◆ Problem description
Go through the data below and copy each line where the word "adapted" occurs.

Supplied material: Begin

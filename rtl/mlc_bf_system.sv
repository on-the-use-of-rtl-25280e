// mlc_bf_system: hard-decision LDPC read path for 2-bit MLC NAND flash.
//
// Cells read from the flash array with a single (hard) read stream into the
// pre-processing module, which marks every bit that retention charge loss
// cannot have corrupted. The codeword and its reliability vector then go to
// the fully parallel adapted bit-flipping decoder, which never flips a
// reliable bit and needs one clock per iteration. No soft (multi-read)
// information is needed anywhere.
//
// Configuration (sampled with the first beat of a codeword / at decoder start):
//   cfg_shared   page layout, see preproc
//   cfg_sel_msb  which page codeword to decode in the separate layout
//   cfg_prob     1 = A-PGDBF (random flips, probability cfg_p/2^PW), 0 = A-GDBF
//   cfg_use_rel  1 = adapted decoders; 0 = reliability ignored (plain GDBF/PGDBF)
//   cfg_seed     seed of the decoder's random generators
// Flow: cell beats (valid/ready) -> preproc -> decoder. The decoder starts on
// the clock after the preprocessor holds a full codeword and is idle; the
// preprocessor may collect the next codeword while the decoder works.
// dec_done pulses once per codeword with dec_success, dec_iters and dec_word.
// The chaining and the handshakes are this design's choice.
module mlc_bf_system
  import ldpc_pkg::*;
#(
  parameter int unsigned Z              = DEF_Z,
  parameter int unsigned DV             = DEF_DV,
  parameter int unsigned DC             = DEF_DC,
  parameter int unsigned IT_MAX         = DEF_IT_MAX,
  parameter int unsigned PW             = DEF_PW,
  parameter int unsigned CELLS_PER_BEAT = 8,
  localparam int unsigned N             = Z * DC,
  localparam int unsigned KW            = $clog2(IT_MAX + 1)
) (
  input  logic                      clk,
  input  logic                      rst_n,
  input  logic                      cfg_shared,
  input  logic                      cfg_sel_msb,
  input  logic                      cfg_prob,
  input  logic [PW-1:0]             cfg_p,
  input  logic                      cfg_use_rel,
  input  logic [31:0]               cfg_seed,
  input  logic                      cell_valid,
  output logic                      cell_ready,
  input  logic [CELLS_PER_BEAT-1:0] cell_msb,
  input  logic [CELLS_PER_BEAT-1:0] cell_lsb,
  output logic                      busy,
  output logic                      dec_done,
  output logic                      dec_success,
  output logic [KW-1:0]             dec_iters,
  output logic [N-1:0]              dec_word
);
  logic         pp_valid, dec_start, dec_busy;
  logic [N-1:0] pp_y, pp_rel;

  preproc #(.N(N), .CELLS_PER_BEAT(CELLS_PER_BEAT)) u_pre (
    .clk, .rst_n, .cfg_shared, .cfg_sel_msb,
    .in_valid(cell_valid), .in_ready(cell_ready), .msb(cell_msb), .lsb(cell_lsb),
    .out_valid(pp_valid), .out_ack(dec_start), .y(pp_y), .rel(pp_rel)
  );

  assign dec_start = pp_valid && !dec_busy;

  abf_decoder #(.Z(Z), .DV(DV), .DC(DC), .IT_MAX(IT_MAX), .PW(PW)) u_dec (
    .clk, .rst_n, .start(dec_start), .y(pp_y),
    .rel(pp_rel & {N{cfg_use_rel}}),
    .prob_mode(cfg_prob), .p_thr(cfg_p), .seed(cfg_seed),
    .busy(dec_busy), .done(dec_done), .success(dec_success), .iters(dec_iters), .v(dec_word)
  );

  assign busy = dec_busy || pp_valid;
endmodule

Supplied material: End

◆ Task answer
// the fully parallel adapted bit-flipping decoder, which never flips a
//   cfg_use_rel  1 = adapted decoders; 0 = reliability ignored (plain GDBF/PGDBF)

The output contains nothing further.